3.4.  Address Translation Algorithm

   IPv4-Embedded IPv6 Multicast Addresses are composed according to the
   following algorithm:

   o  Concatenate the MPREFIX64 and the 32 bits of the IPv4 address to
      obtain a 128-bit address.

   The IPv4 multicast addresses are extracted from the IPv4-Embedded
   IPv6 Multicast Addresses according to the following algorithm:

   o  If the multicast address has the 20th bit set to 1 or it matches
      ff3x:0:8000::/96 or a preconfigured MPREFIX64, extract the last 32
      bits of the IPv6 multicast address.

3.5.  Textual Representation

   The embedded IPv4 address in an IPv6 multicast address is included in
   the last 32 bits; therefore dotted decimal notation can be used.

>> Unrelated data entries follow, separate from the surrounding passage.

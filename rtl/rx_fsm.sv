// Receiver automaton.
//
// Tracks which frame bit the receiver expects and acts on the voted bus
// signal v at every strobe (sample point):
//   idle  --0-->  FSS   (the 0 sampled in idle is TSS)
//   FSS   --1-->  BSS1
//   BSS1  --1-->  BSS0           BSS1 --0--> FES0 (the 0 was FES[1])
//   BSS0  --0-->  b[7] .. b[0]   (eight data bits, MSB first)  --> BSS1
//   FES0  --1-->  idle           frame complete (frame_done)
// Any other bit is a framing error: back to idle with frame_err.
// Between strobes the state is held.  sync, the low-level clock
// synchronisation, is raised in a cycle where a falling edge of v is seen
// (v was 1 in the previous cycle, is 0 now) while the automaton is in idle
// or BSS0, i.e. after a 1 (idle bus, or BSS[1]) has been sampled and the
// next bit is known to be 0: the frame has its 1->0 edges at known places
// at the start of TSS and at the start of every BSS[0].
// force_idle (slot start) puts the automaton back to idle at once.
// Outputs byte_o/byte_idx/byte_valid, frame_done and frame_err are
// registered pulses one cycle after the strobe that completed them.
// The transitions follow the frame format; the handling of framing errors
// is this design's choice.
module rx_fsm
  import fr_pkg::*;
#(
  parameter int unsigned LEN_W = 9
) (
  input  logic             clk,
  input  logic             rst_n,
  input  logic             force_idle,
  input  logic             v,
  input  logic             strobe,
  output logic             sync,
  output frame_pos_t       state,
  output logic [7:0]       byte_o,
  output logic             byte_valid,
  output logic [LEN_W-1:0] byte_idx,
  output logic             frame_done,
  output logic             frame_err
);
  logic             v_q;
  logic [2:0]       bidx;
  logic [6:0]       shreg;
  logic [LEN_W-1:0] cur_idx;

  assign sync = v_q && !v && (state == POS_IDLE || state == POS_BSS0);

  always_ff @(posedge clk or negedge rst_n) begin
    if (!rst_n) begin
      v_q        <= 1'b1;
      state      <= POS_IDLE;
      bidx       <= '0;
      shreg      <= '0;
      cur_idx    <= '0;
      byte_o     <= '0;
      byte_idx   <= '0;
      byte_valid <= 1'b0;
      frame_done <= 1'b0;
      frame_err  <= 1'b0;
    end else begin
      v_q        <= v;
      byte_valid <= 1'b0;
      frame_done <= 1'b0;
      frame_err  <= 1'b0;
      if (force_idle) begin
        state   <= POS_IDLE;
        cur_idx <= '0;
      end else if (strobe) begin
        unique case (state)
          POS_IDLE: if (!v) begin
            state   <= POS_FSS;
            cur_idx <= '0;
          end
          POS_FSS: begin
            state     <= v ? POS_BSS1 : POS_IDLE;
            frame_err <= !v;
          end
          POS_BSS1: state <= v ? POS_BSS0 : POS_FES0;
          POS_BSS0: begin
            state     <= v ? POS_IDLE : POS_DATA;
            frame_err <= v;
            bidx      <= 3'd7;
          end
          POS_DATA: begin
            shreg <= {shreg[5:0], v};
            if (bidx == 3'd0) begin
              state      <= POS_BSS1;
              byte_o     <= {shreg, v};
              byte_idx   <= cur_idx;
              byte_valid <= 1'b1;
              cur_idx    <= cur_idx + LEN_W'(1);
            end else begin
              bidx <= bidx - 3'd1;
            end
          end
          POS_FES0: begin
            state      <= POS_IDLE;
            frame_done <= v;
            frame_err  <= !v;
          end
          default: state <= POS_IDLE;
        endcase
      end
    end
  end
endmodule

3.6.  Source IPv4 Address in the IPv6 Realm

   An IPv4 source is represented in the IPv6 realm with its
   IPv4-converted IPv6 address [RFC6052].

4.  Examples

   Figure 3 provides some examples of ASM IPv4-Embedded IPv6 Address
   while Figure 4 provides an example of SSM IPv4-Embedded IPv6 Address.

   IPv4 multicast addresses used in the examples are derived from the
   IPv4 multicast block reserved for documentation in [RFC6676].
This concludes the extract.